Stored data entries
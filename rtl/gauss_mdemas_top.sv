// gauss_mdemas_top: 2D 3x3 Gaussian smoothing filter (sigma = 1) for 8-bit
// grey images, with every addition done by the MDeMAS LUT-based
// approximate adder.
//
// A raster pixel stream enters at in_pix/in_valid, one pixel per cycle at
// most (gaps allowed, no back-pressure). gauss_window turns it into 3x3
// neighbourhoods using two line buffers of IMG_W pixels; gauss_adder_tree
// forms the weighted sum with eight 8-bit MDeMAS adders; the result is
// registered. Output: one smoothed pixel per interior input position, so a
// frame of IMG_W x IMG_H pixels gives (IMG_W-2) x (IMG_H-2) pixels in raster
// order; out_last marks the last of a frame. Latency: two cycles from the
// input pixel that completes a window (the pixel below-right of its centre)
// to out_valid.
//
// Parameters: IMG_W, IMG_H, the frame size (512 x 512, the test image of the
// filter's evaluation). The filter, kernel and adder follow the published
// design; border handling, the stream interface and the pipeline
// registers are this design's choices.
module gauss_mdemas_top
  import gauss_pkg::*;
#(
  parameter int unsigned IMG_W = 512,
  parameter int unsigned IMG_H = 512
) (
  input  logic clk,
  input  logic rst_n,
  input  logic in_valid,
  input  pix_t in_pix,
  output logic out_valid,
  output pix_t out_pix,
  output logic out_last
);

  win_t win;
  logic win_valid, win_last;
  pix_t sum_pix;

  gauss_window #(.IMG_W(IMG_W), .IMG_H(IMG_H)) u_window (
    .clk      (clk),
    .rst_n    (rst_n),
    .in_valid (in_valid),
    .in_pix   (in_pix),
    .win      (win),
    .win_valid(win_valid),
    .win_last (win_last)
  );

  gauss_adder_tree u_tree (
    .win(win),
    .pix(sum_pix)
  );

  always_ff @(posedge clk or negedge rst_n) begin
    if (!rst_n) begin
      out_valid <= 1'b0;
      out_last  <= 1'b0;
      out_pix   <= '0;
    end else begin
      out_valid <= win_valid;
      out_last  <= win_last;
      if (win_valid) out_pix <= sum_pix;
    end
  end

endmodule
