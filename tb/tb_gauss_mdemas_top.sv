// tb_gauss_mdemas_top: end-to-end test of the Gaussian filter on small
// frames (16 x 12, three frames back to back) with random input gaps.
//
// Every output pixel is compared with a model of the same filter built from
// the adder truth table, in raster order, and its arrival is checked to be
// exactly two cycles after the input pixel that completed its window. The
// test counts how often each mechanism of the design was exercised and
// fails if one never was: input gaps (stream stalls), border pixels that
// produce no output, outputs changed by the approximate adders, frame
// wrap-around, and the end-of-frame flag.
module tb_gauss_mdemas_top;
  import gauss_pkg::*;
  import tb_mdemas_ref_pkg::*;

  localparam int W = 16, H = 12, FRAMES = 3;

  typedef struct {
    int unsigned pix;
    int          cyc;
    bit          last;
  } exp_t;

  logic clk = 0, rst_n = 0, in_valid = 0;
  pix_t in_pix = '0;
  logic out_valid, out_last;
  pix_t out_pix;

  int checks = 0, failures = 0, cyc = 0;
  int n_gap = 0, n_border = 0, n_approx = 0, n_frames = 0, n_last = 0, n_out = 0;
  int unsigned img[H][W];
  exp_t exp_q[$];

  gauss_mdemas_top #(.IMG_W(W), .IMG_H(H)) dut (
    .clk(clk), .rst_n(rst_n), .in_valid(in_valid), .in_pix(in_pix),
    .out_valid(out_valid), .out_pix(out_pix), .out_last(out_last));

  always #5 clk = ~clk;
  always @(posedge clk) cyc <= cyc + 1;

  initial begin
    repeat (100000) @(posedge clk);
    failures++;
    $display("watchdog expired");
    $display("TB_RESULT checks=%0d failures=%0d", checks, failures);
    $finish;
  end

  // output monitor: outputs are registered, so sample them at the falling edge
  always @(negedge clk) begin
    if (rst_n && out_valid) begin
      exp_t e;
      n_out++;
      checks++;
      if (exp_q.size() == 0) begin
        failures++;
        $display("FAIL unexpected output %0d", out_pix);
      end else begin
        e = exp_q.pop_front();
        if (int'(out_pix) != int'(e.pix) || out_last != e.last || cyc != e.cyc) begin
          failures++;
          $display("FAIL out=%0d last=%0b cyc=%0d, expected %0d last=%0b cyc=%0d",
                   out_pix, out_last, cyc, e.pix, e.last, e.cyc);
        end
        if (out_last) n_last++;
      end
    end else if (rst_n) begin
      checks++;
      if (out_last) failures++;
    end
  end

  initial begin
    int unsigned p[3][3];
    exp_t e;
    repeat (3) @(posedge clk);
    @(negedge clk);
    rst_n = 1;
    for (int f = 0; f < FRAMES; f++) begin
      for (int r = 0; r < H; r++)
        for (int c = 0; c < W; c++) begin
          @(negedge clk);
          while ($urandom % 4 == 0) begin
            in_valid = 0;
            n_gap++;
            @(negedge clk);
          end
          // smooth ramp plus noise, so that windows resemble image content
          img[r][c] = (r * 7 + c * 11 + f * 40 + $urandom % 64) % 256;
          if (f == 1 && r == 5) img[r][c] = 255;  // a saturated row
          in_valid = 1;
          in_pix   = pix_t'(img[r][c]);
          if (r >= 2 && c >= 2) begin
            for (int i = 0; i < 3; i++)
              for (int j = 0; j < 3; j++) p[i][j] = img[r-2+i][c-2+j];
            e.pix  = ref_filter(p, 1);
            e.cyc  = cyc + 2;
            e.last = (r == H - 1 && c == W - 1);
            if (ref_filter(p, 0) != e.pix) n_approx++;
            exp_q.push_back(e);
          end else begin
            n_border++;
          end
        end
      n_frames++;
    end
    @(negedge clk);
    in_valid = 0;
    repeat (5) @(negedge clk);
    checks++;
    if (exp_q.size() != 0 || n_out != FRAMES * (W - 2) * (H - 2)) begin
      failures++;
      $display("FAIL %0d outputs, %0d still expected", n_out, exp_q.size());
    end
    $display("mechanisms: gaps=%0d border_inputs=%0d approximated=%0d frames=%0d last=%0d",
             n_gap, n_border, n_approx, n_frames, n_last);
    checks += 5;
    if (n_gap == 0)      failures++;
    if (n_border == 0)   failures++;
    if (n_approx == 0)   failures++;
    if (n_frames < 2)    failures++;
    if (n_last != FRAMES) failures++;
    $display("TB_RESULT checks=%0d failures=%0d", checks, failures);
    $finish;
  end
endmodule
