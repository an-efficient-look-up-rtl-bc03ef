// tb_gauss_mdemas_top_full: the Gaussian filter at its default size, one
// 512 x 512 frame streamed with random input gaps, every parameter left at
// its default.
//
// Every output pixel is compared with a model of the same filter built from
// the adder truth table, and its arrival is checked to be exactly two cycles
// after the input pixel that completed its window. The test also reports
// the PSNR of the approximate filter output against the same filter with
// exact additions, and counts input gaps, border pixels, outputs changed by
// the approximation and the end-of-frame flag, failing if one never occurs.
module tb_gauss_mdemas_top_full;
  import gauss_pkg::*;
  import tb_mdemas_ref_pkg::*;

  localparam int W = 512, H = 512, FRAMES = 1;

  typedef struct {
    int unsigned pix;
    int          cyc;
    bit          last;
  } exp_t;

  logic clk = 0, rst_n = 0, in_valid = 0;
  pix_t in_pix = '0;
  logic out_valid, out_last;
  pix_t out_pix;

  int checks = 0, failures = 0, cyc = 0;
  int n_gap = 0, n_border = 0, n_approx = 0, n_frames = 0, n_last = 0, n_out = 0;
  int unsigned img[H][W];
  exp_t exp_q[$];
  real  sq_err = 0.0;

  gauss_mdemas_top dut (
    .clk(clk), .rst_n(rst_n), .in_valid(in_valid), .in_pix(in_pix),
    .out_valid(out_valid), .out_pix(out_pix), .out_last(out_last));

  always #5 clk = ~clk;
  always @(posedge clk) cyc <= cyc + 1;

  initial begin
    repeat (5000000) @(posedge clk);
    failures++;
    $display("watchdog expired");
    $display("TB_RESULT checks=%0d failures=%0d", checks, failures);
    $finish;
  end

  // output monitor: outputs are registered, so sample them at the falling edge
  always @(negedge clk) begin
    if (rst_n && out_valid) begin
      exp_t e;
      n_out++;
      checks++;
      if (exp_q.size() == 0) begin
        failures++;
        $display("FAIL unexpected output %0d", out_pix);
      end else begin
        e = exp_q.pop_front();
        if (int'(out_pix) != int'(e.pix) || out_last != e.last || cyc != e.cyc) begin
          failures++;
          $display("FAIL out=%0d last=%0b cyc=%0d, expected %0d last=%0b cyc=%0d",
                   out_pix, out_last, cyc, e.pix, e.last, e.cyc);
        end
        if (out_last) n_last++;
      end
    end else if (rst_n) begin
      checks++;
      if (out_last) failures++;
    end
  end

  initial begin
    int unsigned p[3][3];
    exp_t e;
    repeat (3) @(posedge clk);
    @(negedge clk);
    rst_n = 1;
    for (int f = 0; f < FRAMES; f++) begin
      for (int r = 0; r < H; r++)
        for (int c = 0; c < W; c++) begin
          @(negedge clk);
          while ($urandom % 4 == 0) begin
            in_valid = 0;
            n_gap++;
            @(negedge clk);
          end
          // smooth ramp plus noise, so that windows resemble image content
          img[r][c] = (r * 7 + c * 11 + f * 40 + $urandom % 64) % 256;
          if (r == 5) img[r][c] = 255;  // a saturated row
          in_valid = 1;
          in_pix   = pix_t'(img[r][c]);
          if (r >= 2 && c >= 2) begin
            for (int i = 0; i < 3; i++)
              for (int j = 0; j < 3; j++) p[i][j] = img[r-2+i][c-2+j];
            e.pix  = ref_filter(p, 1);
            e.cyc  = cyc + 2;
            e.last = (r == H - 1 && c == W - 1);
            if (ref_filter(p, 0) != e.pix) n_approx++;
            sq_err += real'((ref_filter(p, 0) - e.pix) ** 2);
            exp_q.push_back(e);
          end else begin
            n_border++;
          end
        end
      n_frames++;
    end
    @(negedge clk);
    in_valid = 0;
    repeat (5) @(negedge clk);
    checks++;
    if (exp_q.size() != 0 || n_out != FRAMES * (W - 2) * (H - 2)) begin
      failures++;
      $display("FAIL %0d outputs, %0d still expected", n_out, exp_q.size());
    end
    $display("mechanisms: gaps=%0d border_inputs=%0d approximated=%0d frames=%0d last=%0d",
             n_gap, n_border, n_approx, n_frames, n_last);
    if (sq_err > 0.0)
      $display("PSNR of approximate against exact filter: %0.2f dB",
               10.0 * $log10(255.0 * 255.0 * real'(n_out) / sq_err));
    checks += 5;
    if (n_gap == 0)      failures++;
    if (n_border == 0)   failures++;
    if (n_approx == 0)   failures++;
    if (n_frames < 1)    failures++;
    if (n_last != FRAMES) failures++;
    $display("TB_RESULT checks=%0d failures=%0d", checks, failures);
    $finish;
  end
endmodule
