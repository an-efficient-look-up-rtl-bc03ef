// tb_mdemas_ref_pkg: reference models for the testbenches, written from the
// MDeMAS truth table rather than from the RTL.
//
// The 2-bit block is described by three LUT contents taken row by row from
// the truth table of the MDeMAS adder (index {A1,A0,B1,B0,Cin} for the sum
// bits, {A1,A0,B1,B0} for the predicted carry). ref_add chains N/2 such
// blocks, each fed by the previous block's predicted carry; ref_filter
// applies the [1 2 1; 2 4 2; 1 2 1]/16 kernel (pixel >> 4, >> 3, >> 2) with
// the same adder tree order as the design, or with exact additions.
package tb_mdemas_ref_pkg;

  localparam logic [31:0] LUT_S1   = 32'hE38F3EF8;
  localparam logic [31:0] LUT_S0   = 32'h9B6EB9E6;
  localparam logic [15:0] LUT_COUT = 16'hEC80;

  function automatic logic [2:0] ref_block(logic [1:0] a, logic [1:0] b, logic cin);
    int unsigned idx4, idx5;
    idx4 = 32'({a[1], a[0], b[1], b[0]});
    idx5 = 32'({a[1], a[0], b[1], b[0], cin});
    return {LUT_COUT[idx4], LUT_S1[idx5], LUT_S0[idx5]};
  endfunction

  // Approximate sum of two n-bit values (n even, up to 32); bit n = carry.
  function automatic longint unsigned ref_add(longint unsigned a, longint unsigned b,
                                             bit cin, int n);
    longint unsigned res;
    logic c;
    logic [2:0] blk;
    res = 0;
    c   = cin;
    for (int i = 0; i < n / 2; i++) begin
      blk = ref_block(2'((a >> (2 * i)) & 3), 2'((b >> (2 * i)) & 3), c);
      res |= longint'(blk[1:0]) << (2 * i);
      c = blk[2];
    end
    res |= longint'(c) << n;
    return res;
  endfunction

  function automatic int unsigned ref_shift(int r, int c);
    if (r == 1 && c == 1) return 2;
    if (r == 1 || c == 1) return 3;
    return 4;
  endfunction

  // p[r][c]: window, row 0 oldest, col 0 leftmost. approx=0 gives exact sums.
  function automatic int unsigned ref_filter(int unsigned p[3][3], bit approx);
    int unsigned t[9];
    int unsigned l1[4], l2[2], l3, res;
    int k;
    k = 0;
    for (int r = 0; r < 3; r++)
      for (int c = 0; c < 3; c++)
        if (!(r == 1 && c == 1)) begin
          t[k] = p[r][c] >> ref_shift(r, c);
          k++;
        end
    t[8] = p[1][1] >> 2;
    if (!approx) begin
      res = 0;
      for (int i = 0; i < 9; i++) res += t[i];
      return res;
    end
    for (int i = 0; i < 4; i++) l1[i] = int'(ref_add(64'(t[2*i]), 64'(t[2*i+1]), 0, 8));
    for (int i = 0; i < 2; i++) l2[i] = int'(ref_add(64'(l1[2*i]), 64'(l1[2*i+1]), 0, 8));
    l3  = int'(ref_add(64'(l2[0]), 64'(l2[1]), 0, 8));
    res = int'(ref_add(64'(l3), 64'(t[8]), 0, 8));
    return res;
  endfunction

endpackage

(WHAT IS NEEDED) From the records above, retype only the lines starting at the line that contains "int unsigned idx4, idx5;" and ending at the line that contains "res |= longint'(c) << n;", both included.

(TASK OUTPUT)
    int unsigned idx4, idx5;
    idx4 = 32'({a[1], a[0], b[1], b[0]});
    idx5 = 32'({a[1], a[0], b[1], b[0], cin});
    return {LUT_COUT[idx4], LUT_S1[idx5], LUT_S0[idx5]};
  endfunction

  // Approximate sum of two n-bit values (n even, up to 32); bit n = carry.
  function automatic longint unsigned ref_add(longint unsigned a, longint unsigned b,
                                             bit cin, int n);
    longint unsigned res;
    logic c;
    logic [2:0] blk;
    res = 0;
    c   = cin;
    for (int i = 0; i < n / 2; i++) begin
      blk = ref_block(2'((a >> (2 * i)) & 3), 2'((b >> (2 * i)) & 3), c);
      res |= longint'(blk[1:0]) << (2 * i);
      c = blk[2];
    end
    res |= longint'(c) << n;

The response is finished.